セ・パ同日Vならず…。広島がヤクルトに逆転負けを喫し、優勝へのマジック1のまま足踏みした。序盤で主導権を握り、中盤までリード。しかし7回に先発薮田が同点に追いつかれ、8回に今村が勝ち越しを許した。今日17日は台風18号が接近する予報で、試合が流れると18日は甲子園での阪神戦。91年以来の地元胴上げに黄信号だ。絶好の機会で優勝を決められず、緒方孝市監督(48)新井貴浩内野手(40)も悔しがった。

天が味方した。広島ファンならずとも、そう思ったはずだ。広島市内だけ雨雲が消え、30分遅れの午後2時30分に奇跡的にプレーボールがかかった。

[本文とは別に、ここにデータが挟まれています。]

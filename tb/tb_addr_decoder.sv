// tb_addr_decoder: exhaustive check of the 5-to-32 decoder, enabled and
// disabled.
module tb_addr_decoder;
  logic [4:0] addr;
  logic en;
  logic [31:0] row;
  int checks = 0, failures = 0;

  addr_decoder dut (.*);

  task automatic check(logic ok, string what);
    checks++;
    if (!ok) begin failures++; $display("FAIL: %s", what); end
  endtask

  initial begin : watchdog
    #100000;
    failures++;
    $display("TB_RESULT checks=%0d failures=%0d", checks, failures);
    $finish;
  end

  initial begin
    for (int e = 0; e < 2; e++)
      for (int a = 0; a < 32; a++) begin
        addr = 5'(a); en = e[0];
        #1;
        check(row == (e ? (32'd1 << a) : 32'd0), $sformatf("addr %0d en %0d", a, e));
      end
    $display("TB_RESULT checks=%0d failures=%0d", checks, failures);
    $finish;
  end
endmodule
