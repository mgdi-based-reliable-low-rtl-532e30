// bist_controller: sequences one memory self-test.
//
// After `start` it runs four passes over all addresses, one address per
// clock: write the background, read and compare it, write the complement,
// read and compare that, then raises `done` until the next `start`. In each
// pass it steps the address generator every cycle and moves on when the
// generator flags the last address, restarting the generator for the next
// pass. In write passes it asserts `mem_we`; in read passes `cmp_valid`.
// `inv` selects the complemented background for the last two passes.
// With 2^N addresses a test takes 4 * 2^N cycles plus one to start.
//
// A BIST controller that drives the address generator, the memory's
// chip-select/write-enable and the comparator follows the document; the
// write/read background-and-complement sequence and every encoding are
// this design's own.
module bist_controller
  import mbist_pkg::*;
(
  input  logic        clk,
  input  logic        rst_n,
  input  logic        start,
  input  logic        addr_last,  // address generator is at its last address
  output bist_state_t state,
  output logic        busy,
  output logic        done,
  output logic        ag_init,    // restart the address sequence
  output logic        ag_step,    // advance the address
  output logic        mem_we,
  output logic        cmp_valid,
  output logic        cmp_clear,
  output logic        dg_load,    // capture the background
  output logic        inv
);

  bist_state_t nxt;

  always_ff @(posedge clk or negedge rst_n) begin
    if (!rst_n) state <= BIST_IDLE;
    else        state <= nxt;
  end

  always_comb begin
    nxt = state;
    unique case (state)
      BIST_IDLE, BIST_DONE: if (start)     nxt = BIST_WRITE0;
      BIST_WRITE0:          if (addr_last) nxt = BIST_READ0;
      BIST_READ0:           if (addr_last) nxt = BIST_WRITE1;
      BIST_WRITE1:          if (addr_last) nxt = BIST_READ1;
      BIST_READ1:           if (addr_last) nxt = BIST_DONE;
      default:                             nxt = BIST_IDLE;
    endcase
  end

  logic start_now;
  assign start_now = (state == BIST_IDLE || state == BIST_DONE) && start;

  assign busy      = !(state == BIST_IDLE || state == BIST_DONE);
  assign done      = (state == BIST_DONE);
  assign mem_we    = (state == BIST_WRITE0) || (state == BIST_WRITE1);
  assign cmp_valid = (state == BIST_READ0)  || (state == BIST_READ1);
  assign inv       = (state == BIST_WRITE1) || (state == BIST_READ1);
  assign ag_step   = busy;
  assign ag_init   = start_now || (busy && addr_last);
  assign cmp_clear = start_now;
  assign dg_load   = start_now;

endmodule
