// tb_bist_controller: runs the controller against a counting address
// model of 32 addresses and checks the pass order, the write and compare
// strobes per pass (32 each), the pattern polarity, the restarts of the
// address sequence, `done` after 4 * 32 + 1 clocks, and a second start.
module tb_bist_controller;
  import mbist_pkg::*;
  logic clk = 0, rst_n = 0, start = 0, addr_last;
  bist_state_t state;
  logic busy, done, ag_init, ag_step, mem_we, cmp_valid, cmp_clear, dg_load, inv;
  int checks = 0, failures = 0;
  logic [4:0] cnt;

  bist_controller dut (.*);

  always #5 clk = ~clk;

  // address model: a counter that restarts on init
  always_ff @(posedge clk or negedge rst_n)
    if (!rst_n)       cnt <= 0;
    else if (ag_init) cnt <= 0;
    else if (ag_step) cnt <= cnt + 1;
  assign addr_last = (cnt == 31);

  task automatic check(logic ok, string what);
    checks++;
    if (!ok) begin failures++; $display("FAIL: %s", what); end
  endtask

  initial begin : watchdog
    repeat (2000) @(posedge clk);
    failures++;
    $display("TB_RESULT checks=%0d failures=%0d", checks, failures);
    $finish;
  end

  initial begin
    repeat (2) @(posedge clk);
    rst_n = 1;
    #1 check(state == BIST_IDLE && !busy && !done, "idle after reset");
    for (int run = 0; run < 2; run++) begin
      int cycles, wr0, rd0, wr1, rd1;
      cycles = 0; wr0 = 0; rd0 = 0; wr1 = 0; rd1 = 0;
      start = 1; #1;
      check(cmp_clear && dg_load && ag_init, "start strobes");
      @(posedge clk); #1; start = 0;
      cycles = 1;
      while (!done && cycles < 500) begin
        if (mem_we && !inv) wr0++;
        if (cmp_valid && !inv) rd0++;
        if (mem_we && inv) wr1++;
        if (cmp_valid && inv) rd1++;
        check(!(mem_we && cmp_valid), "write and compare exclusive");
        if (state == BIST_WRITE0) check(rd0 == 0 && wr1 == 0, "order W0");
        if (state == BIST_READ0)  check(wr0 == 32 && wr1 == 0, "order R0");
        if (state == BIST_WRITE1) check(rd0 == 32 && rd1 == 0, "order W1");
        if (state == BIST_READ1)  check(wr1 == 32, "order R1");
        check(ag_step == busy, "address steps every busy cycle");
        @(posedge clk); #1;
        cycles++;
      end
      check(wr0 == 32 && rd0 == 32 && wr1 == 32 && rd1 == 32,
            $sformatf("pass lengths %0d %0d %0d %0d", wr0, rd0, wr1, rd1));
      check(cycles == 4 * 32 + 1, $sformatf("test length %0d cycles", cycles));
      check(done && !busy && state == BIST_DONE, "done");
      repeat (3) @(posedge clk); #1;
      check(done, "done holds");
    end
    $display("TB_RESULT checks=%0d failures=%0d", checks, failures);
    $finish;
  end
endmodule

今季最多の3万2336人の入場者でマツダスタジアムはパンパンだ。2回から小雨が降り、照明こそ点灯したが、流れは完全に広島だった。3回に丸が先制の2点適時打。4回には新井が9号ソロで追加点を挙げ、押せ押せムードで試合を進めた。

緒方監督 ファンも我々チームも勝って決めたかったところで勝ちきれなかった。残念というか、悔しいです。初回からすごい応援を感じていた。残念です。

勝負の女神は簡単にほほ笑んでくれなかった。粘投を続けた薮田が、7回にヤクルトの代打大松に同点の2点適時打を浴びた。独特の雰囲気での登板に緒方監督は「中盤、球が浮いてきたけど、修正できたと思ったから7回も行かせた。最後は打ち取っている打球とは思うけど、(野手の)間を抜けてしまった」とぽつり。遠く離れたメットライフドームでソフトバンク工藤監督が宙に舞っていた8回には、今村が2四球などでピンチをつくり、中犠飛で勝ち越しを許した。

8度目のリーグ優勝、37年ぶりの連覇がお預けとなり、59年ぶりのセ・パ同時優勝も消滅した。それだけではない。今日17日には台風18号が接近する予想で、広島市民が待ち望む91年以来の地元胴上げにも黄色信号だ。緒方監督は「天気だけは仕方ない。明日に備えて準備をする、それだけです」と前を向く。チーム最年長の新井も「今日決めたい思いはあった。悔しい。(台風は)どうしようもない。次の試合に準備したい」と切り替えた。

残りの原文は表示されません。